Between the two nutrient transport layers is the third layer, a paper-thin sheet of cells called the cambium. The cambium is very important because it produces the cells that a tree needs to grow. When a large area of the cambium is damaged, it is a severe injury, and death can occur.
Spotting the ugly wounds on a chestnut tree’s branches and trunk was easy. But Murrill was unable to solve the third mystery—how the fungus killed the tree—until he looked at the tissue beneath the bark. There he saw that the blight fungus’s microscopic threads had fanned out beneath the bark as they sought water and food. The thready network spread throughout the cambium until it encircled the trunk or a branch. Encircling, or girdling, a trunk or branch in this way cuts off the tree’s food-supply lines. The parts of the chestnut tree beyond the girdled area starved to death. Appalled, Murrill realized that the fungus was the most destructive kind of parasite—one that killed its host, the plant or animal it grew on. Although he had identified the culprit and discovered how it killed chestnut trees, Murrill was disappointed that he could not find a way to stop it. The only advice he could offer Merkel was to cut down and burn the sickened trees to keep the fungus from spreading.
In 1906, Murrill wrote, “My observations … have led me to take a gloomy view regarding the immediate future of the chestnut [tree]. The disease seems destined to run its course … and it will hardly be safe to plant young trees while the danger of infection is so great.” Throughout the summer he watched as Hermann Merkel lost heart. “I believe he considers the condition quite hopeless.… Practically all the chestnut trees within [Merkel’s] jurisdiction appear to be dying rapidly. Even the young trees in the nursery [at the zoo] have been either entirely killed or rendered worthless by the fungus.”

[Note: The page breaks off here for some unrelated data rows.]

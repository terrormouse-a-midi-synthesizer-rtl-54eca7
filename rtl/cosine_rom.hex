7fff
7ff5
7fd8
7fa6
7f61
7f09
7e9c
7e1d
7d89
7ce3
7c29
7b5c
7a7c
7989
7884
776b
7641
7504
73b5
7254
70e2
6f5e
6dc9
6c23
6a6d
68a6
66cf
64e8
62f1
60eb
5ed7
5cb3
5a82
5842
55f5
539b
5133
4ebf
4c3f
49b4
471c
447a
41ce
3f17
3c56
398c
36ba
33df
30fb
2e11
2b1f
2826
2528
2223
1f1a
1c0b
18f9
15e2
12c8
0fab
0c8c
096a
0648
0324
0000
fcdc
f9b8
f696
f374
f055
ed38
ea1e
e707
e3f5
e0e6
dddd
dad8
d7da
d4e1
d1ef
cf05
cc21
c946
c674
c3aa
c0e9
be32
bb86
b8e4
b64c
b3c1
b141
aecd
ac65
aa0b
a7be
a57e
a34d
a129
9f15
9d0f
9b18
9931
975a
9593
93dd
9237
90a2
8f1e
8dac
8c4b
8afc
89bf
8895
877c
8677
8584
84a4
83d7
831d
8277
81e3
8164
80f7
809f
805a
8028
800b
8001
800b
8028
805a
809f
80f7
8164
81e3
8277
831d
83d7
84a4
8584
8677
877c
8895
89bf
8afc
8c4b
8dac
8f1e
90a2
9237
93dd
9593
975a
9931
9b18
9d0f
9f15
a129
a34d
a57e
a7be
aa0b
ac65
aecd
b141
b3c1
b64c
b8e4
bb86
be32
c0e9
c3aa
c674
c946
cc21
cf05
d1ef
d4e1
d7da
dad8
dddd
e0e6
e3f5
e707
ea1e
ed38
f055
f374
f696
f9b8
fcdc
0000
0324
0648
096a
0c8c
0fab
12c8
15e2
18f9
1c0b
1f1a
2223
2528
2826
2b1f
2e11
30fb
33df
36ba
398c
3c56
3f17
41ce
447a
471c
49b4
4c3f
4ebf
5133
539b
55f5
5842
5a82
5cb3
5ed7
60eb
62f1
64e8
66cf
68a6
6a6d
6c23
6dc9
6f5e
70e2
7254
73b5
7504
7641
776b
7884
7989
7a7c
7b5c
7c29
7ce3
7d89
7e1d
7e9c
7f09
7f61
7fa6
7fd8
7ff5
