// synth_pkg: constants and types shared by the synthesizer peripheral.
//
// All audio in the design is 16-bit two's complement. Every voice produces one
// new sample per CYCLES_PER_SAMPLE clocks of the 50 MHz system clock, which
// gives 50 MHz / 2048 = 24.414 kHz. There are six waveguide voices and six FM
// voices. The register offsets are the low byte of the peripheral's address
// window (base 0xFEFF0300): voice v (0-based) of the waveguide bank sits at
// 0x10 + 16*v, voice v of the FM bank at 0x70 + 16*v.
package synth_pkg;

  localparam int unsigned SAMPLE_W          = 16;
  localparam int unsigned CYCLES_PER_SAMPLE = 2048;
  localparam int unsigned NUM_WG            = 6;
  localparam int unsigned NUM_FM            = 6;
  localparam int unsigned DL_DEPTH          = 256;   // delay line RAM words
  localparam int unsigned DL_AW             = 8;
  localparam int unsigned COS_DEPTH         = 256;   // cosine ROM words
  localparam int unsigned MIX_W             = 19;    // waveguide accumulator

  typedef logic signed [SAMPLE_W-1:0] sample_t;

  // Register offsets inside the 256-byte window
  localparam logic [7:0] REG_WG_BASE   = 8'h10;  // +0 EN, +1 RST, +2 LEN
  localparam logic [7:0] REG_FM_BASE   = 8'h70;  // +0 EN, +2 THETA
  localparam logic [7:0] REG_FM_MOD    = 8'hF0;
  localparam logic [7:0] REG_SYNTH_SEL = 8'hFF;

  // SYNTH_SEL encoding
  typedef enum logic {
    SEL_FM = 1'b0,
    SEL_WG = 1'b1
  } synth_sel_e;

  // FM_MOD (CToM) encoding: modulator frequency as a function of the
  // carrier increment w_c. Codes 10 and above give no modulation.
  typedef enum logic [7:0] {
    CTOM_NONE    = 8'd0,  // w_m = 0 (pure sine)
    CTOM_FIXED   = 8'd1,  // w_m = 89 Hz
    CTOM_DIV256  = 8'd2,  // w_m = w_c / 256
    CTOM_X1      = 8'd3,
    CTOM_X1_5    = 8'd4,
    CTOM_X2      = 8'd5,
    CTOM_X2_5    = 8'd6,
    CTOM_X3      = 8'd7,
    CTOM_X3_5    = 8'd8,
    CTOM_X4      = 8'd9
  } ctom_e;

  // Modulator increment for a fixed 89 Hz: 0xF00 / 2^20 * 24414 Hz
  localparam logic [31:0] FIXED_MOD_INC = 32'h0000_0F00;

  // Modulator phase increment selected by the CToM code.
  function automatic logic [31:0] mod_increment(input logic [7:0] ctom,
                                                input logic [31:0] wc);
    logic [31:0] half;
    half = wc >> 1;
    case (ctom)
      CTOM_NONE:   return 32'd0;
      CTOM_FIXED:  return FIXED_MOD_INC;
      CTOM_DIV256: return wc >> 8;
      CTOM_X1:     return wc;
      CTOM_X1_5:   return wc + half;
      CTOM_X2:     return wc + wc;
      CTOM_X2_5:   return wc + wc + half;
      CTOM_X3:     return wc + wc + wc;
      CTOM_X3_5:   return wc + wc + wc + half;
      CTOM_X4:     return wc + wc + wc + wc;
      default:     return 32'd0;
    endcase
  endfunction

endpackage
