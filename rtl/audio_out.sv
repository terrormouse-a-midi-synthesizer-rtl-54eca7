// audio_out: serial interface to the AK4565 audio codec's DAC.
//
// All codec clocks are divided down from the 50 MHz system clock by a 5-bit
// counter:
//   AU_MCLK  = counter bit 1          12.5 MHz master clock
//   AU_BCLK  = inverted counter bit 4 1.5625 MHz bit clock
//   AU_LRCK  = toggles every 16 bits  48.828 kHz word clock (left/right)
// The bit logic acts once per bit period, on the system clock edge at which
// counter bit 4 rises (AU_BCLK falls): a 5-bit bit counter advances, LRCK is
// updated from its top bit, and the next data bit is driven on AU_SDTI, so
// the codec can sample it on the following rising edge of AU_BCLK. At the
// first bit of each 16-bit word sample_in is captured; the word goes out most
// significant bit first, and LRCK changes together with that first bit.
//
// The synthesizers produce a new sample every 2048 clocks = 4 words, so each
// mono sample is sent twice as left and twice as right, which halves the
// codec's 48.8 kHz word rate to the design's 24.4 kHz. AU_CSN_N is held high:
// the codec's control registers are never written.
//
// Clock frequencies, MSB-first order, the 16-bit word per LRCK half and the
// constant chip select follow the original design. Deriving everything with
// clock enables in the single system clock domain, and the reset of the
// counters, are this implementation's.
module audio_out
  import synth_pkg::*;
(
  input  logic    clk,
  input  logic    rst,        // synchronous reset
  input  sample_t sample_in,
  output logic    AU_CSN_N,
  output logic    AU_BCLK,
  output logic    AU_MCLK,
  output logic    AU_LRCK,
  output logic    AU_SDTI
);

  logic [4:0]  clkcnt;
  logic [4:0]  bitcnt;
  logic [15:0] shreg;
  logic        lrck;
  logic        sdti;
  logic        bit_edge;

  assign bit_edge = (clkcnt == 5'b01111);

  always_ff @(posedge clk) begin
    if (rst) clkcnt <= '0;
    else     clkcnt <= clkcnt + 1'b1;
  end

  always_ff @(posedge clk) begin
    if (rst) begin
      bitcnt <= '0;
      shreg  <= '0;
      lrck   <= 1'b0;
      sdti   <= 1'b0;
    end else if (bit_edge) begin
      bitcnt <= bitcnt + 1'b1;
      lrck   <= ~bitcnt[4];
      if (bitcnt[3:0] == 4'd0) begin
        sdti  <= sample_in[15];
        shreg <= {sample_in[14:0], 1'b0};
      end else begin
        sdti  <= shreg[15];
        shreg <= {shreg[14:0], 1'b0};
      end
    end
  end

  assign AU_CSN_N = 1'b1;
  assign AU_MCLK  = clkcnt[1];
  assign AU_BCLK  = ~clkcnt[4];
  assign AU_LRCK  = lrck;
  assign AU_SDTI  = sdti;

endmodule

By 1911, only two of the 1,500 chestnut trees that had graced the grounds of the New York Zoological Park remained. And foresters, botanists, and chestnut growers in neighboring states reported more alarming news: The blight had spread and was killing the American chestnut trees in their areas, too. Some of them followed Murrill’s advice. They cut and burned infected trees. Some experimented with special sprays created to kill fungi. Others resorted to home remedies, such as pouring poison on chestnut tree roots or boring holes into the trunks and filling them with iron nails or sulfur. Nothing worked.
Were American chestnut trees doomed? And why were people so concerned?